As \(2019 \equiv 3 \bmod{12}\), we know that the \(2019\)th digit is equal to the \(3\)rd digit in the list above. As such, it follows that: \[\mathrm{position } ~2019 = 4\] \[\mathrm{position } ~2020 = 2\] \[\mathrm{position } ~2021 = 5\] Therefore, the sum of these values is \(4+2+5=11\).

Thus, the correct answer is D.

16.

Bela and Jenn play the following game on the closed interval \([0, n]\) of the real number line, where \(n\) is a fixed integer greater than \(4\). They take turns playing, with Bela going first. At his first turn, Bela chooses any real number in the interval \([0, n]\). Thereafter, the player whose turn it is chooses a real number that is more than one unit away from all numbers previously chosen by either player. A player unable to choose such a number loses. Using optimal strategy, which player will win the game?

Bela will always win.

Jenn will always win.

Bela will win if and only if \(n\) is odd.

Jenn will win if and only if \(n\) is odd.

Bela will win if and only if \(n >8\).

Solution(s):

Consider the following strategy:

Bela begins by choosing the middle value \(\dfrac{n}{2}\) in \([0,n]\). From then on, whatever value say — \(k\) — Jenn chooses, Bela will always choose \(n-k\). As Bela goes first, and chooses the middle value, she will always be able to choose the mirrored value of Jenn's move and Jenn will run out of number to pick first.

Therefore, following this strategy, Bela will always win.

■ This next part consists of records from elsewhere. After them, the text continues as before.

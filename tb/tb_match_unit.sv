// Testbench for match_unit: random values, references and masks for all
// four compare types against a reference computed here.
module tb_match_unit;
  import ffqf_pkg::*;

  logic [31:0] value, ref_val, mask;
  cmp_t        cmp;
  logic        hit;
  int checks = 0, failures = 0;

  match_unit dut (.value, .ref_val, .mask, .cmp, .hit);

  function automatic logic expect_hit(logic [31:0] v, logic [31:0] r, logic [31:0] m, cmp_t c);
    longint unsigned a = 64'(v & m), b = 64'(r & m);
    case (c)
      CMP_EQ:  return a == b;
      CMP_NE:  return a != b;
      CMP_LT:  return a < b;
      default: return a > b;
    endcase
  endfunction

  initial begin
    for (int i = 0; i < 4000; i++) begin
      value   = $urandom;
      ref_val = (i % 3 == 0) ? value ^ (32'h1 << (i % 32)) : ((i % 3 == 1) ? value : $urandom);
      mask    = (i % 5 == 0) ? 32'hFFFF_FFFF : $urandom;
      cmp     = cmp_t'(i % 4);
      #1;
      checks++;
      if (hit !== expect_hit(value, ref_val, mask, cmp)) begin
        failures++;
        if (failures < 10) $display("FAIL v=%h r=%h m=%h cmp=%0d hit=%b", value, ref_val, mask, cmp, hit);
      end
    end
    // mask zero with EQ matches everything
    value = 32'h1234; ref_val = 32'h9999; mask = 0; cmp = CMP_EQ; #1;
    checks++; if (hit !== 1'b1) failures++;
    $display("TB_RESULT checks=%0d failures=%0d", checks, failures);
    $finish;
  end

  initial begin
    #100000;
    failures++;
    $display("watchdog expired");
    $display("TB_RESULT checks=%0d failures=%0d", checks, failures);
    $finish;
  end
endmodule
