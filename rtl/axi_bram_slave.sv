// Dual-ported blockram with one native port and one AXI slave port.
//
// This is the memory building block of the template. Port A is the plain
// blockram interface: address, data and write enable every cycle, read data
// one cycle later. Port B is reached over AXI through axi_slave_fe. The same
// block serves as
//   - an acquisition buffer: the monitor fills it through port A at one word
//     per cycle, a processor reads it over AXI;
//   - a configuration memory: a processor writes it over AXI, the arbiter or
//     the monitor reads it through port A with one cycle latency.
// Both ports may write; if they write the same word in the same cycle the
// AXI port wins (a choice of this design). Contents start at zero.
//
// The default of 1024 x 32 bits is one 36 Kb blockram.
module axi_bram_slave
  import ffqf_pkg::*;
#(
  parameter int unsigned MEM_AW = 10
) (
  input  logic              clk,
  input  logic              rst_n,
  // native port A
  input  logic              a_en,
  input  logic              a_we,
  input  logic [MEM_AW-1:0] a_addr,
  input  logic [DATA_W-1:0] a_wdata,
  output logic [DATA_W-1:0] a_rdata,
  // AXI port B
  input  axi_req_t          axi_req,
  output axi_resp_t         axi_resp
);

  logic              b_en, b_we;
  logic [MEM_AW-1:0] b_addr;
  logic [DATA_W-1:0] b_wdata, b_rdata;
  logic [STRB_W-1:0] b_wstrb;

  logic [DATA_W-1:0] mem [2**MEM_AW];

  axi_slave_fe #(.MEM_AW(MEM_AW)) u_fe (
    .clk, .rst_n,
    .req       (axi_req),
    .resp      (axi_resp),
    .mem_en    (b_en),
    .mem_we    (b_we),
    .mem_addr  (b_addr),
    .mem_wdata (b_wdata),
    .mem_wstrb (b_wstrb),
    .mem_rdata (b_rdata)
  );

  initial begin
    for (int i = 0; i < 2**MEM_AW; i++) mem[i] = '0;
  end

  always_ff @(posedge clk) begin
    if (a_en) begin
      if (a_we) mem[a_addr] <= a_wdata;
      a_rdata <= mem[a_addr];
    end
    if (b_en) begin
      if (b_we) begin
        for (int i = 0; i < STRB_W; i++)
          if (b_wstrb[i]) mem[b_addr][8*i +: 8] <= b_wdata[8*i +: 8];
      end
      b_rdata <= mem[b_addr];
    end
  end

endmodule
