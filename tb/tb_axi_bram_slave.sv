// Testbench for axi_bram_slave: AXI burst writes and reads, native port
// writes seen over AXI, AXI writes seen on the native port, byte strobes,
// and a streaming read burst of one beat per cycle.
module tb_axi_bram_slave;
  import ffqf_pkg::*;

  logic clk = 0, rst_n = 0;
  always #5 clk = ~clk;

  logic        a_en = 0, a_we = 0;
  logic [5:0]  a_addr = '0;
  logic [31:0] a_wdata = '0, a_rdata;
  axi_req_t    req;
  axi_resp_t   resp;
  int checks = 0, failures = 0;

  axi_bram_slave #(.MEM_AW(6)) dut (
    .clk, .rst_n, .a_en, .a_we, .a_addr, .a_wdata, .a_rdata,
    .axi_req(req), .axi_resp(resp));
  axi_tb_master bfm (.clk, .req, .resp);

  task automatic check(input logic [31:0] got, input logic [31:0] exp, input string what);
    checks++;
    if (got !== exp) begin
      failures++;
      $display("FAIL %s: got %h expected %h", what, got, exp);
    end
  endtask

  // count cycles with an R beat during a burst
  int rbeats = 0, rcycles = 0; logic inburst = 0;
  always @(posedge clk) begin
    if (resp.r_valid && req.r_ready) rbeats++;
    if (inburst) rcycles++;
  end

  initial begin
    logic [31:0] d [16], q [16], v;
    logic [1:0] r;
    repeat (3) @(posedge clk);
    rst_n = 1;
    @(posedge clk);
    for (int i = 0; i < 16; i++) d[i] = 32'hA500_0000 + i * 32'h1111;
    bfm.write(32'h40, d, 8, 4'hF, r);              // words 16..23
    check(32'(r), 0, "bresp");
    bfm.read(32'h40, 8, q, r);
    for (int i = 0; i < 8; i++) check(q[i], d[i], $sformatf("axi readback %0d", i));
    // native port reads what AXI wrote
    for (int i = 0; i < 8; i++) begin
      @(negedge clk); a_en = 1; a_we = 0; a_addr = 6'(16 + i);
      @(negedge clk); a_en = 0;
      check(a_rdata, d[i], $sformatf("native read %0d", i));
    end
    // native writes seen over AXI
    for (int i = 0; i < 4; i++) begin
      @(negedge clk); a_en = 1; a_we = 1; a_addr = 6'(40 + i); a_wdata = 32'hC0DE_0000 + i;
    end
    @(negedge clk); a_en = 0; a_we = 0;
    bfm.read(32'd160, 4, q, r);
    for (int i = 0; i < 4; i++) check(q[i], 32'hC0DE_0000 + i, $sformatf("native write %0d", i));
    // byte strobe
    for (int i = 0; i < 16; i++) q[i] = 32'hFFFF_FFFF;
    bfm.write(32'd160, q, 1, 4'b0010, r);
    bfm.read1(32'd160, v);
    check(v, 32'hC0DE_FF00, "byte strobe");
    // streaming: 16 beats arrive in consecutive cycles
    bfm.write(32'h0, d, 16, 4'hF, r);
    rbeats = 0;
    fork
      bfm.read(32'h0, 16, q, r);
      begin
        wait (resp.r_valid); inburst = 1;
        wait (rbeats == 16); inburst = 0;
      end
    join
    for (int i = 0; i < 16; i++) check(q[i], d[i], $sformatf("stream %0d", i));
    check(32'(rcycles), 16, "burst of 16 in 16 cycles");
    $display("TB_RESULT checks=%0d failures=%0d", checks, failures);
    $finish;
  end

  initial begin
    repeat (5000) @(posedge clk);
    failures++;
    $display("watchdog expired");
    $display("TB_RESULT checks=%0d failures=%0d", checks, failures);
    $finish;
  end
endmodule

Thus, A is the correct answer.

17.

There are \(10\) people standing equally spaced around a circle. Each person knows exactly \(3\) of the other \(9\) people: the \(2\) people standing next to her or him, as well as the person directly across the circle. How many ways are there for the \(10\) people to split up into \(5\) pairs so that the members of each pair know each other?

\(11\)

\(12\)

\(13\)

\(14\)

\(15\)

Solution(s):

We case upon the number of opposite pairs. As in, we count the number of possible pairs when we have \(0,1,2,\cdots,5\) pairs whose members are across the circle from one another. Then, we will add up all these values to find the total number of ways to split up the \(10\) people.

\(0\) opposite pairs

In this case, we select pairs by either matching person \(1\) with person \(2\), and person \(3\) with person \(4\), and so on. Or, we can match person \(1\) with person \(10\), and person \(9\) with person \(8\), and so on. As such, there are \(2\) ways to pair up individuals in this case.

\(1\) opposite pair

In this case, we have \(5\) possible pairs where a person is matched with the person across from them, and everyone else pairs with the person next to them.

\(2\) opposite pairs

We cannot have \(2\) opposite pairs, as there would be one person on either side that will not have a pair adjacent to them.

\(3\) opposite pairs

In this case, we have \(\binom{5}{3} = 10\) possible ways to match a person with the person across from them, where everyone else pairs with the person next to them. However, notice that there are duplicates, so we divide the \(10\) possibilities by \(2\) to get \(5\).

\(4\) opposite pairs

We cannot have \(4\) opposite pairs, as there would be one person on either side that will not have a pair adjacent to them.

\(5\) opposite pairs

In this case, there is only one way to do this.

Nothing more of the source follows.